TASK STATEMENT: The response must reproduce every record in full.

RECORD EXTRACTS:
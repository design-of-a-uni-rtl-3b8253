// tb_switch_box: self-checking test of the 2x2 exchange box.
//
// Both gate structures (seven-gate AND/OR and six-gate XOR form) are
// instantiated side by side, 8 bits wide, plus one 1-bit XOR-form box. Every
// 1-bit input combination is applied exhaustively, then random 8-bit words.
// Expected outputs come from the exchange rule itself: C = 0 straight,
// C = 1 crossed.
module tb_switch_box;
  import mr_pkg::*;

  localparam int unsigned W = 8;

  int checks = 0;
  int failures = 0;

  logic [W-1:0] i0, i1, ao0, ao1, xo0, xo1;
  logic         c;
  logic         b0, b1, bc, bo0, bo1;

  switch_box #(.WIDTH(W), .IMPL(SB_AND_OR)) u_andor (
    .i0(i0), .i1(i1), .c(c), .o0(ao0), .o1(ao1));
  switch_box #(.WIDTH(W), .IMPL(SB_XOR)) u_xor (
    .i0(i0), .i1(i1), .c(c), .o0(xo0), .o1(xo1));
  switch_box u_bit (
    .i0(b0), .i1(b1), .c(bc), .o0(bo0), .o1(bo1));

  task automatic check_word(input logic [W-1:0] e0, input logic [W-1:0] e1);
    checks += 2;
    if (ao0 !== e0 || ao1 !== e1) begin
      failures++;
      $display("FAIL and/or box: i0=%h i1=%h c=%0d -> %h %h, expected %h %h",
               i0, i1, c, ao0, ao1, e0, e1);
    end
    if (xo0 !== e0 || xo1 !== e1) begin
      failures++;
      $display("FAIL xor box: i0=%h i1=%h c=%0d -> %h %h, expected %h %h",
               i0, i1, c, xo0, xo1, e0, e1);
    end
  endtask

  initial begin
    #100000;
    failures++;
    $display("FAIL watchdog expired");
    $display("TB_RESULT checks=%0d failures=%0d", checks, failures);
    $finish;
  end

  initial begin
    // Exhaustive 1-bit truth table.
    for (int v = 0; v < 8; v++) begin
      {bc, b1, b0} = 3'(v);
      #1;
      checks++;
      if (bo0 !== (bc ? b1 : b0) || bo1 !== (bc ? b0 : b1)) begin
        failures++;
        $display("FAIL 1-bit box: i0=%0d i1=%0d c=%0d -> o0=%0d o1=%0d", b0, b1, bc, bo0, bo1);
      end
    end
    // Random words, both control values.
    for (int n = 0; n < 200; n++) begin
      i0 = W'($urandom);
      i1 = W'($urandom);
      c  = 1'b0;
      #1 check_word(i0, i1);
      c  = 1'b1;
      #1 check_word(i1, i0);
    end
    $display("TB_RESULT checks=%0d failures=%0d", checks, failures);
    $finish;
  end
endmodule
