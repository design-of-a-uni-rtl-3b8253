// control_unit: control unit of a 2^n-node MultiRing switch.
//
// It holds the signal creator, which produces the one-hot configuration bits
// C_0 .. C_(n-1), and an OR network that forms all n(n+1)/2 control inputs
//   C_ij = C_i | C_(i+1) | ... | C_j,   0 <= i <= j <= n-1.
// C_ii is C_i itself; every other term costs one two-input OR gate,
// C_ij = C_i(j-1) | C_j, so the network has n(n-1)/2 gates, the count the
// published design gives. For configuration k the result is C_ij = 1 exactly
// when i <= k <= j.
//
// Interface: cij is the flat vector of the C_ij terms in the order of
// mr_pkg::cij_index (C_00, C_01, .., C_0(n-1), C_11, ..). cfg, c, cfg_first
// and cfg_last are passed on from the signal creator. The OR network is
// combinational, so cij changes in the same cycle as c, right after the clock
// edge on which the signal creator moves to a new configuration.
// The structure follows the published control unit; the chaining order of
// the OR gates is this design's choice.
module control_unit
  import mr_pkg::*;
#(
  parameter int unsigned N_LOG = 3,
  parameter int unsigned DWELL = 16,
  localparam int unsigned CFG_W = (N_LOG > 1) ? $clog2(N_LOG) : 1,
  localparam int unsigned NC    = N_LOG * (N_LOG + 1) / 2
) (
  input  logic             clk,
  input  logic             rst_n,
  input  logic             en,
  output logic [CFG_W-1:0] cfg,
  output logic [N_LOG-1:0] c,
  output logic             cfg_first,
  output logic             cfg_last,
  output logic [NC-1:0]    cij
);

  signal_creator #(
    .N_LOG(N_LOG),
    .DWELL(DWELL)
  ) u_signal_creator (
    .clk      (clk),
    .rst_n    (rst_n),
    .en       (en),
    .cfg      (cfg),
    .c        (c),
    .cfg_first(cfg_first),
    .cfg_last (cfg_last)
  );

  // Row i of the network: t of column j holds C_ij.
  for (genvar i = 0; i < N_LOG; i++) begin : g_row
    for (genvar j = i; j < N_LOG; j++) begin : g_col
      logic t;
      if (j == i) begin : g_diag
        assign t = c[j];
      end else begin : g_or
        assign t = g_col[j-1].t | c[j];
      end
      assign cij[cij_index(N_LOG, i, j)] = t;
    end
  end

endmodule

ANSWER:
repository design-of-a-uni-rtl-3b8253
// tb_switch_box: self-checking test of the 2x2 exchange box.
//
// Both gate structures (seven-gate AND/OR and six-gate XOR form) are
// instantiated side by side, 8 bits wide, plus one 1-bit XOR-form box. Every
// 1-bit input combination is applied exhaustively, then random 8-bit words.
// Expected outputs come from the exchange rule itself: C = 0 straight,
// C = 1 crossed.
module tb_switch_box;
  import mr_pkg::*;

  localparam int unsigned W = 8;

  int checks = 0;
  int failures = 0;

  logic [W-1:0] i0, i1, ao0, ao1, xo0, xo1;
  logic         c;
  logic         b0, b1, bc, bo0, bo1;

  switch_box #(.WIDTH(W), .IMPL(SB_AND_OR)) u_andor (
    .i0(i0), .i1(i1), .c(c), .o0(ao0), .o1(ao1));
  switch_box #(.WIDTH(W), .IMPL(SB_XOR)) u_xor (
    .i0(i0), .i1(i1), .c(c), .o0(xo0), .o1(xo1));
  switch_box u_bit (
    .i0(b0), .i1(b1), .c(bc), .o0(bo0), .o1(bo1));

  task automatic check_word(input logic [W-1:0] e0, input logic [W-1:0] e1);
    checks += 2;
    if (ao0 !== e0 || ao1 !== e1) begin
      failures++;
      $display("FAIL and/or box: i0=%h i1=%h c=%0d -> %h %h, expected %h %h",
               i0, i1, c, ao0, ao1, e0, e1);
    end
    if (xo0 !== e0 || xo1 !== e1) begin
      failures++;
      $display("FAIL xor box: i0=%h i1=%h c=%0d -> %h %h, expected %h %h",
               i0, i1, c, xo0, xo1, e0, e1);
    end
  endtask

  initial begin
    #100000;
    failures++;
    $display("FAIL watchdog expired");
    $display("TB_RESULT checks=%0d failures=%0d", checks, failures);
    $finish;
  end

  initial begin
    // Exhaustive 1-bit truth table.
    for (int v = 0; v < 8; v++) begin
      {bc, b1, b0} = 3'(v);
      #1;
      checks++;
      if (bo0 !== (bc ? b1 : b0) || bo1 !== (bc ? b0 : b1)) begin
        failures++;
        $display("FAIL 1-bit box: i0=%0d i1=%0d c=%0d -> o0=%0d o1=%0d", b0, b1, bc, bo0, bo1);
      end
    end
    // Random words, both control values.
    for (int n = 0; n < 200; n++) begin
      i0 = W'($urandom);
      i1 = W'($urandom);
      c  = 1'b0;
      #1 check_word(i0, i1);
      c  = 1'b1;
      #1 check_word(i1, i0);
    end
    $display("TB_RESULT checks=%0d failures=%0d", checks, failures);
    $finish;
  end
endmodule
repository design-of-a-uni-rtl-3b8253
// control_unit: control unit of a 2^n-node MultiRing switch.
//
// It holds the signal creator, which produces the one-hot configuration bits
// C_0 .. C_(n-1), and an OR network that forms all n(n+1)/2 control inputs
//   C_ij = C_i | C_(i+1) | ... | C_j,   0 <= i <= j <= n-1.
// C_ii is C_i itself; every other term costs one two-input OR gate,
// C_ij = C_i(j-1) | C_j, so the network has n(n-1)/2 gates, the count the
// published design gives. For configuration k the result is C_ij = 1 exactly
// when i <= k <= j.
//
// Interface: cij is the flat vector of the C_ij terms in the order of
// mr_pkg::cij_index (C_00, C_01, .., C_0(n-1), C_11, ..). cfg, c, cfg_first
// and cfg_last are passed on from the signal creator. The OR network is
// combinational, so cij changes in the same cycle as c, right after the clock
// edge on which the signal creator moves to a new configuration.
// The structure follows the published control unit; the chaining order of
// the OR gates is this design's choice.
module control_unit
  import mr_pkg::*;
#(
  parameter int unsigned N_LOG = 3,
  parameter int unsigned DWELL = 16,
  localparam int unsigned CFG_W = (N_LOG > 1) ? $clog2(N_LOG) : 1,
  localparam int unsigned NC    = N_LOG * (N_LOG + 1) / 2
) (
  input  logic             clk,
  input  logic             rst_n,
  input  logic             en,
  output logic [CFG_W-1:0] cfg,
  output logic [N_LOG-1:0] c,
  output logic             cfg_first,
  output logic             cfg_last,
  output logic [NC-1:0]    cij
);

  signal_creator #(
    .N_LOG(N_LOG),
    .DWELL(DWELL)
  ) u_signal_creator (
    .clk      (clk),
    .rst_n    (rst_n),
    .en       (en),
    .cfg      (cfg),
    .c        (c),
    .cfg_first(cfg_first),
    .cfg_last (cfg_last)
  );

  // Row i of the network: t of column j holds C_ij.
  for (genvar i = 0; i < N_LOG; i++) begin : g_row
    for (genvar j = i; j < N_LOG; j++) begin : g_col
      logic t;
      if (j == i) begin : g_diag
        assign t = c[j];
      end else begin : g_or
        assign t = g_col[j-1].t | c[j];
      end
      assign cij[cij_index(N_LOG, i, j)] = t;
    end
  end

endmodule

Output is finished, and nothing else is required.